- Meeting abstract
- Open Access
Feasibility and clinical effectiveness of pre-hospital prothrombin complex concentrates (Octaplex/Beriplex) in anticoagulated patients with traumatic intracranial haemorrhage
© Brooks et al. 2015
Published: 11 September 2015
Incidence and mortality from traumatic intra-cranial haemorrhage (ICH) is increased in patients on warfarin . Prothrombin Complex Concentrates (PCC) rapidly reverse warfarin anti-coagulation and have been shown to reduce haematoma expansion and mortality in warfarinised patients sustaining ICH .
We aimed to determine the feasibility of pre-hospital use of PCCs by physicians and their clinical effectiveness in warfarinised patients sustaining traumatic ICH.
Patients were identified from the Trauma Audit and Research Network (TARN) database. We recorded demographic data, transfer method, injury mechanism and severity, time to blood sampling and reversal of anticoagulation, effectiveness of PCCs and patient outcome data.
197 patients aged over 60 with traumatic ICH were admitted to University Hospital Southampton between April 2012 and May 2014. Mean age was 79 (range 61-98). More patients, 32/197 (16%), were anti-coagulated with warfarin, than other study populations (9%) . One patient arrived by helicopter.

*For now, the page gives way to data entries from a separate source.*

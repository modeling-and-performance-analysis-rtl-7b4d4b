// tb_ri_out_port: directed tests of the outgoing port and its reservation counters.
// Three instances share the clock:
//  A: unlimited budget, reserve-again threshold 0 (main configuration).
//    insert into a free slot; stall and reserve; reuse of the reserved slot; no use of a
//    slot reserved for another node; idle release; a read reserving the slot for its
//    destination; completions in a reserved-for-completion slot (kept, then released by the
//    last word); a last word sent elsewhere releasing the next such slot; release requested
//    by a clear; no reservation of a slot carrying the port's own completion; booked slots.
//  B: budget 1, threshold 2: reserves only after three stalled cycles and never holds more
//    than one reservation.
//  C: bridge with booking of its first request: the first inserted request books its slot,
//    later ones do not; a bridge may use a booked slot.
// Each step drives inputs at the falling edge, samples the combinational pop/event outputs
// and then the registered slot after the rising edge.
module tb_ri_out_port;
  import ri_pkg::*;
  logic clk = 0, rst_n = 0;
  always #5 clk = ~clk;

  id_t  my_id = 3;
  logic idv = 1;
  pkt_t in_a, out_a, hd_a, in_b, out_b, hd_b, in_c, out_c, hd_c;
  logic hv_a, hv_b, hv_c, ur_a;
  logic pop_a, pop_b, pop_c;
  logic [CNT_W-1:0] rc_a, rc_b, rc_c;
  logic ins_a, stl_a, rsv_a, unr_a, ins_b, stl_b, rsv_b, unr_b, ins_c, stl_c, rsv_c, unr_c;

  ri_out_port #(.RB(-1), .RAT(0)) u_a (
    .clk, .rst_n, .my_id, .id_valid(idv), .slot_in(in_a), .slot_out(out_a),
    .head_valid(hv_a), .head(hd_a), .pop(pop_a), .unres_req(ur_a), .reserved_cnt(rc_a),
    .ev_insert(ins_a), .ev_stall(stl_a), .ev_reserve(rsv_a), .ev_unreserve(unr_a));
  ri_out_port #(.RB(1), .RAT(2)) u_b (
    .clk, .rst_n, .my_id, .id_valid(idv), .slot_in(in_b), .slot_out(out_b),
    .head_valid(hv_b), .head(hd_b), .pop(pop_b), .unres_req(1'b0), .reserved_cnt(rc_b),
    .ev_insert(ins_b), .ev_stall(stl_b), .ev_reserve(rsv_b), .ev_unreserve(unr_b));
  ri_out_port #(.RB(-1), .RAT(0), .IS_BRIDGE(1), .BOOK_FIRST(1)) u_c (
    .clk, .rst_n, .my_id, .id_valid(idv), .slot_in(in_c), .slot_out(out_c),
    .head_valid(hv_c), .head(hd_c), .pop(pop_c), .unres_req(1'b0), .reserved_cnt(rc_c),
    .ev_insert(ins_c), .ev_stall(stl_c), .ev_reserve(rsv_c), .ev_unreserve(unr_c));

  int checks = 0, failures = 0;
  task automatic chk(input logic ok, input string s);
    checks++;
    if (!ok) begin failures++; $display("FAIL %0t: %s", $time, s); end
  endtask

  initial begin
    repeat (2000) @(posedge clk);
    $display("watchdog expired");
    $display("TB_RESULT checks=%0d failures=%0d", checks + 1, failures + 1);
    $finish;
  end

  function automatic pkt_t mk(input cmd_e c, input int src, input int dst, input int data = 0,
                              input int bs = 1);
    pkt_t p = PKT_IDLE;
    p.valid = 1'b1; p.cmd = c; p.src = id_t'(src); p.dst = id_t'(dst); p.data = DATA_W'(data);
    p.burst_size = BS_W'(bs);
    return p;
  endfunction
  function automatic pkt_t free_slot(input int rsv = -1, input logic rc = 0, input logic bk = 0);
    pkt_t p = PKT_IDLE;
    if (rsv >= 0) begin p.reserved = 1; p.rsv_node = id_t'(rsv); end
    if (rc) p.cmd = CMD_RSV_COMPL;
    p.booked = bk;
    return p;
  endfunction

  // events sampled in the current step
  logic e_pop, e_ins, e_stl, e_rsv, e_unr;
  task automatic step_a(input pkt_t slot, input logic hv, input pkt_t h, input logic ur = 0);
    @(negedge clk);
    in_a = slot; hv_a = hv; hd_a = h; ur_a = ur;
    #1;
    e_pop = pop_a; e_ins = ins_a; e_stl = stl_a; e_rsv = rsv_a; e_unr = unr_a;
    @(posedge clk); #1;
    in_a = PKT_IDLE; hv_a = 0; ur_a = 0;
  endtask

  pkt_t w, p;
  int n_rsv;
  initial begin
    in_a = PKT_IDLE; in_b = PKT_IDLE; in_c = PKT_IDLE;
    hv_a = 0; hv_b = 0; hv_c = 0; ur_a = 0;
    hd_a = PKT_IDLE; hd_b = PKT_IDLE; hd_c = PKT_IDLE;
    repeat (2) @(negedge clk);
    rst_n = 1;

    // ---------------- instance A ----------------
    w = mk(CMD_WRITE, 3, 5, 32'h11);
    step_a(free_slot(), 1, w);
    chk(e_pop && e_ins && out_a.valid && out_a.data == 32'h11 && !out_a.reserved,
        "write inserted into free slot");
    step_a(mk(CMD_WRITE, 1, 7), 1, w);
    chk(!e_pop && e_stl && e_rsv, "stall then reserve");
    chk(out_a.valid && out_a.src == 1 && out_a.reserved && out_a.rsv_node == 3 && rc_a == 1,
        "occupied slot marked reserved for this node");
    step_a(free_slot(5), 1, w);
    chk(!e_pop && e_stl && !e_rsv && out_a.reserved && out_a.rsv_node == 5,
        "slot reserved for another node is not used");
    step_a(free_slot(3), 1, w);
    chk(e_pop && out_a.valid && !out_a.reserved && rc_a == 0, "own reserved slot used");
    // reserve again, then go idle and see the reservation released
    step_a(mk(CMD_WRITE, 1, 7), 1, w);
    chk(rc_a == 1, "reserved again");
    step_a(free_slot(3), 0, w);
    chk(e_unr && !out_a.valid && !out_a.reserved && rc_a == 0, "idle release");
    // read reserves the slot for its destination
    p = mk(CMD_READ, 3, 5, 0, 4);
    step_a(free_slot(), 1, p);
    chk(e_pop && out_a.reserved && out_a.rsv_node == 5 && out_a.cmd == CMD_READ,
        "read slot reserved for destination");
    // completion words in the port's reserved-for-completion slot
    p = mk(CMD_COMPL, 9, 1, 32'hC0, 3);
    step_a(free_slot(3, 1), 1, p);
    chk(e_pop && out_a.cmd == CMD_COMPL && out_a.reserved && out_a.rsv_node == 3 &&
        out_a.src == 3, "completion keeps reserved-for-completion slot");
    step_a(free_slot(3, 1), 0, p);
    chk(!e_unr && out_a.reserved && out_a.cmd == CMD_RSV_COMPL, "idle port keeps its completion slot");
    step_a(free_slot(3, 1), 1, mk(CMD_WRITE, 3, 5));
    chk(!e_pop && e_stl && out_a.reserved, "write may not use a completion slot");
    step_a(free_slot(3, 1), 1, mk(CMD_COMPL, 9, 1, 32'hC1, 1));
    chk(e_pop && e_unr && out_a.valid && !out_a.reserved, "last completion word releases slot");
    // last word into another slot: next own completion slot is released
    step_a(free_slot(), 1, mk(CMD_COMPL, 9, 1, 32'hC2, 1));
    chk(e_pop && !out_a.reserved, "last word in free slot");
    step_a(free_slot(5, 1), 0, w);
    chk(!e_unr && out_a.reserved && out_a.rsv_node == 5, "other node's completion slot kept");
    step_a(free_slot(3, 1), 0, w);
    chk(e_unr && !out_a.reserved, "pending release done on next own completion slot");
    // clear request
    step_a(free_slot(), 0, w, 1);
    step_a(free_slot(3, 1), 0, w);
    chk(e_unr && !out_a.reserved, "clear request releases completion slot");
    step_a(free_slot(3, 1), 0, w);
    chk(!e_unr && out_a.reserved, "only one release per request");
    // own completion in the slot is not reserved
    p = mk(CMD_COMPL, 3, 1);
    step_a(p, 1, w);
    chk(e_stl && !e_rsv && out_a == p, "slot with own completion not reserved");
    // booked slot
    step_a(free_slot(-1, 0, 1), 1, w);
    chk(!e_pop && e_stl && !e_rsv && out_a.booked && !out_a.valid, "booked slot not used");
    step_a(free_slot(), 1, w);
    chk(e_pop && !out_a.booked, "no booking without BOOK_FIRST");

    // ---------------- instance B ----------------
    n_rsv = 0;
    @(negedge clk);
    hv_b = 1; hd_b = w;
    for (int c = 0; c < 12; c++) begin
      in_b = mk(CMD_WRITE, 1, 7);
      #1;
      if (c < 2) chk(stl_b && !rsv_b, "B: below threshold");
      if (c == 2) chk(rsv_b, "B: reserve after three stalls");
      if (rsv_b) n_rsv++;
      @(negedge clk);
    end
    chk(n_rsv == 1 && rc_b == 1, "B: budget of one reservation");
    in_b = free_slot(3);
    #1 chk(pop_b, "B: reserved slot used");
    @(negedge clk);
    in_b = PKT_IDLE; hv_b = 0;
    #1 chk(rc_b == 0, "B: counter back to zero");

    // ---------------- instance C ----------------
    @(negedge clk);
    hv_c = 1; hd_c = w; in_c = free_slot();
    #1 chk(pop_c, "C: first insert");
    @(posedge clk); #1 chk(out_c.valid && out_c.booked, "C: first request books its slot");
    @(negedge clk);
    in_c = free_slot();
    @(posedge clk); #1 chk(out_c.valid && !out_c.booked, "C: later request does not book");
    @(negedge clk);
    in_c = free_slot(-1, 0, 1);
    #1 chk(pop_c, "C: bridge uses booked slot");
    @(posedge clk); #1 chk(out_c.booked, "C: booking stays with the slot");
    @(negedge clk);
    hv_c = 0; in_c = PKT_IDLE;
    $display("TB_RESULT checks=%0d failures=%0d", checks, failures);
    $finish;
  end
endmodule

International Normalised Ratio (INR) was obtained within 8 hours of admission in 80% of cases. Failure to achieve this target was usually a result of inadequacy of samples sent. A small number of patients died before samples could be obtained. 11% (21/197) of patients had an INR ≥2.0, and were reversed with PCC and vitamin K. Post-reversal INR ≤1.5 was not achieved in two patients (INR = 1.6). Overall mortality for warfarinised patients (25%) was higher than their non-anti-coagulated counterparts (15%).
Only one anti-coagulated patient with traumatic ICH was treated by a pre-hospital physician. The majority of these patients received timely and effective reversal of their anticoagulation in-hospital following current guidelines. Notably, only 11% had an INR >2.
Pre-hospital PCC use requires investment in portable near-patient testing, interpretation of results and prescription of blood products. Our results support rapid transfer to hospital and timely, preferably near-patient, testing rather than investment in pre-hospital PCC use.